The beer-tasting dinners at Victoria, says general manager (and the restaurant’s namesake) Tori Marriner, have been wildly popular. Tonight, we’re in the Seven Sisters room, named, like the 6,500-square-foot restaurant’s other dining areas, for a stop on the London Underground.
The place is packed and noisy, befitting the featured Oregon-based brewery’s exuberant style. Guests have paid $75 each for a five-course dinner (plus appetizers) that includes six beer samples (seven, if you include the aforementioned double-dip) and a Q&A with the distributor.
“Before we started these, I’d been to a hundred wine dinners, but I’d never been to a beer dinner,” says Randy Marriner, who, with his family, opened Victoria Gastro Pub in a former Bennigan’s on Snowden River Parkway in December 2007.
The events are a perfect way to highlight the restaurant’s emphasis on beer—Victoria has 24 on draught and 200 in bottles—as well as its commitment to creative cuisine. Since its first such dinner in 2008, the place has hosted about 15, these days roughly one per month.
When Victoria Gastro Pub first opened, a well-known restaurant reviewer called to rail on Randy.
The critic “took great exception to our location in a Columbia strip mall,” Randy recalls, and, furthermore, “said our name sounded like throw-up.”
Randy didn’t bat an eye. He and his daughter Tori, along with his wife, Mary, and Krywucki, had recently traveled to New York City, where a highlight of their weekend restaurant crawl was the Spotted Pig, a West Village eatery credited with launching the “gastro pub” phenomenon in the U.S.

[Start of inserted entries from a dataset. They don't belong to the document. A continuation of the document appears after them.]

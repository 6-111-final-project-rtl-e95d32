// tb_effects_box_full: one complete operation of the effects box with
// every parameter at its default (8 octave sets, 280 Hz .. 35.84 kHz
// frame buffers, 10 ms debouncers).
//
// An A9 tone (14080 Hz, amplitude 110) is played as 8-bit samples at
// 48 kHz (audio_ready every 1039 clocks of a 49.85 MHz clock). Once the
// top set's frame buffer (35.84 kHz) has filled, its FFT, note array,
// speed counter, FX unit (bender, speed 0) and DDS must report and
// regenerate the note. Checked: the note array of set 7 gives note A
// (index 7) the largest magnitude, the DDS of set 7 holds the word
// 1777 << 7 for channel 7 (A9, the bend is still at t = 0), one
// sound_valid per audio sample, a non-zero and sign-changing output
// once the note is present, and the VGA line period of 1040 clocks.
//
// The 48 kHz pacing, the note tables and the octave layout follow the
// document; the choice of tone and the checks are this design's own.
module tb_effects_box_full;
  logic clk = 0, rst = 1;
  always #5 clk = ~clk;

  logic signed [7:0] audio_in;
  logic audio_ready;
  logic signed [19:0] sound_out;
  logic sound_valid;
  logic [2:0] vga_rgb;
  logic vga_hsync, vga_vsync, vga_blank;
  logic [4:0] delay_speed, delay_int;

  effects_box dut (
    .clk, .rst, .audio_in, .audio_ready, .sound_out, .sound_valid,
    .btn_up(1'b0), .btn_down(1'b0), .btn_left(1'b0), .btn_right(1'b0), .btn_select(1'b0),
    .mag_tolerance(4'd1), .vga_rgb, .vga_hsync, .vga_vsync, .vga_blank, .delay_speed, .delay_int
  );

  int checks = 0, failures = 0;
  task automatic check(input bit ok, input string msg);
    checks++;
    if (!ok) begin
      failures++;
      if (failures < 20) $display("FAIL: %s", msg);
    end
  endtask

  initial begin
    repeat (1000000) @(posedge clk);
    failures++;
    $display("watchdog expired");
    $display("TB_RESULT checks=%0d failures=%0d", checks, failures);
    $finish;
  end

  // 48 kHz codec model: a sample and a ready pulse every 1039 clocks.
  int cyc = 0;
  int frames = 0;
  always @(posedge clk) begin
    cyc <= cyc + 1;
    if (cyc % 1039 == 5) begin
      audio_in <= 8'($rtoi($floor(110.0 * $sin(2.0 * 3.141592653589793 * 14080.0 * frames / 48000.0) + 0.5)));
      frames <= frames + 1;
    end
    audio_ready <= (cyc % 1039) >= 10 && (cyc % 1039) < 60;
  end

  // Set 7 note array: latest magnitude per note.
  int na_mag [12];
  int na_updates = 0;
  always @(posedge clk) if (!rst && dut.g_set[7].u_chain.na_we) begin
    na_mag[dut.g_set[7].u_chain.na_index] = int'(dut.g_set[7].u_chain.na_mag);
    na_updates++;
  end

  int valids = 0, sign_changes = 0, nonzero = 0;
  logic last_sign = 0;
  always @(posedge clk) if (!rst && sound_valid) begin
    valids++;
    if (sound_out != 0) nonzero++;
    if (sound_out[19] != last_sign) sign_changes++;
    last_sign = sound_out[19];
  end

  int hs_fall_prev = -1, hs_period = 0;
  logic hs_q = 1;
  always @(posedge clk) begin
    if (hs_q && !vga_hsync) begin
      if (hs_fall_prev >= 0) hs_period = cyc - hs_fall_prev;
      hs_fall_prev = cyc;
    end
    hs_q = vga_hsync;
  end

  initial begin
    int best, frames0, valids0;
    audio_in = 0;
    audio_ready = 0;
    foreach (na_mag[i]) na_mag[i] = 0;
    repeat (10) @(posedge clk);
    rst = 0;
    // fill the 35.84 kHz buffer (128 * 1390 clocks) and let a few frames pass
    repeat (128 * 1390 + 20 * 1039) @(posedge clk);
    best = 0;
    for (int n = 1; n < 12; n++) if (na_mag[n] > na_mag[best]) best = n;
    check(best == 7, $sformatf("strongest note in set 7 is %0d (mag %0d), expected A", best, na_mag[best]));
    check(na_mag[7] > 0, $sformatf("note A magnitude %0d", na_mag[7]));
    check(dut.g_set[7].u_chain.u_dds.word[7] == 26'(1777 << 7), "DDS channel 7 of set 7 plays A9");
    check(dut.g_set[7].u_chain.u_mag.mag[7] == 5'(na_mag[7]), "magnitude memory holds the note");
    // listen for 40 audio samples
    frames0 = frames;
    valids0 = valids;
    nonzero = 0;
    sign_changes = 0;
    repeat (40 * 1039) @(posedge clk);
    check(valids - valids0 == frames - frames0, $sformatf("%0d outputs for %0d samples", valids - valids0, frames - frames0));
    check(nonzero > 30, $sformatf("non-zero output samples %0d", nonzero));
    check(sign_changes > 4, $sformatf("output sign changes %0d", sign_changes));
    check(na_updates >= 12 * 20, "note updates every audio sample");
    check(hs_period == 1040, $sformatf("VGA line period %0d", hs_period));
    $display("TB_RESULT checks=%0d failures=%0d", checks, failures);
    $finish;
  end
endmodule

And since Victoria’s opening a scant three years ago, the notion of a pub that happens to serve excellent food—generally created by a trained chef—has become more common. Moreover, most restaurant habitués understand that the “gastro” moniker doesn’t mean you have to follow your meal with Rolaids.
Krywucki had studied at Le Cordon Bleu London, where trendy public houses with gastronomical aspirations had coined the term “gastro pub.” So when the Marriners found themselves in possession of the site (which was supposed to become a Ruth’s Chris Steak House before the original plan fell through) and asked the chef for some ideas, Krywucki immediately sat down and wrote up a business plan.
Randy, who describes himself as “an old ad guy”—his background includes marketing, real-estate development, and involvement in the start-up of the Iron Bridge Wine Company—says he loved Krywucki’s idea. Soon after, the whole family got involved in making the vision a reality.
Tori, who had studied at Baltimore International College and worked as a manager at Iron Bridge, threw herself into developing a menu and establishing a strong “front of the house,” while mother Mary took over the design of the place. Daughter Rachael Mull, a CPA, is the restaurant’s chief operating officer.
Once they’d settled on the gastro-pub concept, says Randy, everything fell into place.
The name Victoria refers not only to the youngest Marriner, but also to the London railway terminal. Keeping with the British theme, Mary scoured antiques and salvage stores for vintage décor, such as the sliding carriage-house doors that divide the Seven Sisters and Oxford Circus rooms, and the four original panels by Theophilus Van Kannel, inventor of the revolving door, in the entryway. Behind the main bar is a replica of Victoria Station carved in Peruvian walnut.